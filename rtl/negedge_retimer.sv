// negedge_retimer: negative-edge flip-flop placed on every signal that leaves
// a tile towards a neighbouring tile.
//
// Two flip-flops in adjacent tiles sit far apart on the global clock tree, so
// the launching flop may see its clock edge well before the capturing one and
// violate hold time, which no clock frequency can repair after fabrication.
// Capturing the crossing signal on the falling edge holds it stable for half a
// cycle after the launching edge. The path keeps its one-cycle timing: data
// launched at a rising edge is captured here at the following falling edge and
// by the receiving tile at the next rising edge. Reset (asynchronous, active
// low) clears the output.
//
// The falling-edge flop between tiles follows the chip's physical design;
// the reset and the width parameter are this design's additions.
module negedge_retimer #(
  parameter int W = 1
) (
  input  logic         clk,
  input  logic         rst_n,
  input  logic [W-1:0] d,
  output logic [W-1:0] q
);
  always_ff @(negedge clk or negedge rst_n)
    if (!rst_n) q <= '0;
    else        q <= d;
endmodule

______

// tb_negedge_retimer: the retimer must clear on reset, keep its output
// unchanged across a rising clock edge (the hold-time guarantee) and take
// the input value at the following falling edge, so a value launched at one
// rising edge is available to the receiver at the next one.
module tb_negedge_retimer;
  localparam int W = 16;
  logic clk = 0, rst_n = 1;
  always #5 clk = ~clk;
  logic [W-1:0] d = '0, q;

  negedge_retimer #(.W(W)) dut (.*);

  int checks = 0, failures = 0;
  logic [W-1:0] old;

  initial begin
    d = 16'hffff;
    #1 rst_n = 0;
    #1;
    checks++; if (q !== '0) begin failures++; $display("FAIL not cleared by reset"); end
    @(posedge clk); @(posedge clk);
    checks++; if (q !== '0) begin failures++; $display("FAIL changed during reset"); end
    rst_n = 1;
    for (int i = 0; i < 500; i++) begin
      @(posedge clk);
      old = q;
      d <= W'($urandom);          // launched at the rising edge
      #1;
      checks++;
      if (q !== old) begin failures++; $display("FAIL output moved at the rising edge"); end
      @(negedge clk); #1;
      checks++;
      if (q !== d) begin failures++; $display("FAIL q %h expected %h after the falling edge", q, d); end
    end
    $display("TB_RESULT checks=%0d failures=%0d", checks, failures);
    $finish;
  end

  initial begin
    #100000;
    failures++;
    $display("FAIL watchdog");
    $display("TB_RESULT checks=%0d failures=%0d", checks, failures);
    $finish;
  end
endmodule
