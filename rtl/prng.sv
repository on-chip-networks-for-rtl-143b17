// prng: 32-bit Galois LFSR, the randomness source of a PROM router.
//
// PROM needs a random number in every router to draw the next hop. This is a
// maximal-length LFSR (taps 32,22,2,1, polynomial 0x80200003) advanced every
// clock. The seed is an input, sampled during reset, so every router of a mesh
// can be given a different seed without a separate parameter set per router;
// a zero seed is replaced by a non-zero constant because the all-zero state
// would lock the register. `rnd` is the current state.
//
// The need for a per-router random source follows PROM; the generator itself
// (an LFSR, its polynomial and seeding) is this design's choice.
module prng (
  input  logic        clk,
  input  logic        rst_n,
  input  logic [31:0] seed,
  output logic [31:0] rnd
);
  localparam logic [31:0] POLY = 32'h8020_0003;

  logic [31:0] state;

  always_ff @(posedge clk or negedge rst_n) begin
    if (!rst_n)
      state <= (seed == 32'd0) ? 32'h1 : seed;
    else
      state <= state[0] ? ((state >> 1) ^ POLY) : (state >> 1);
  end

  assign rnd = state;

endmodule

______

● **What is expected**
In the listing above, find the line with "the next one." and the line with "negedge_retimer #(.W(W)) dut (.*);". Output those two lines and every line between them, exactly as written.

● **Response for this exercise**
// rising edge is available to the receiver at the next one.
module tb_negedge_retimer;
  localparam int W = 16;
  logic clk = 0, rst_n = 1;
  always #5 clk = ~clk;
  logic [W-1:0] d = '0, q;

  negedge_retimer #(.W(W)) dut (.*);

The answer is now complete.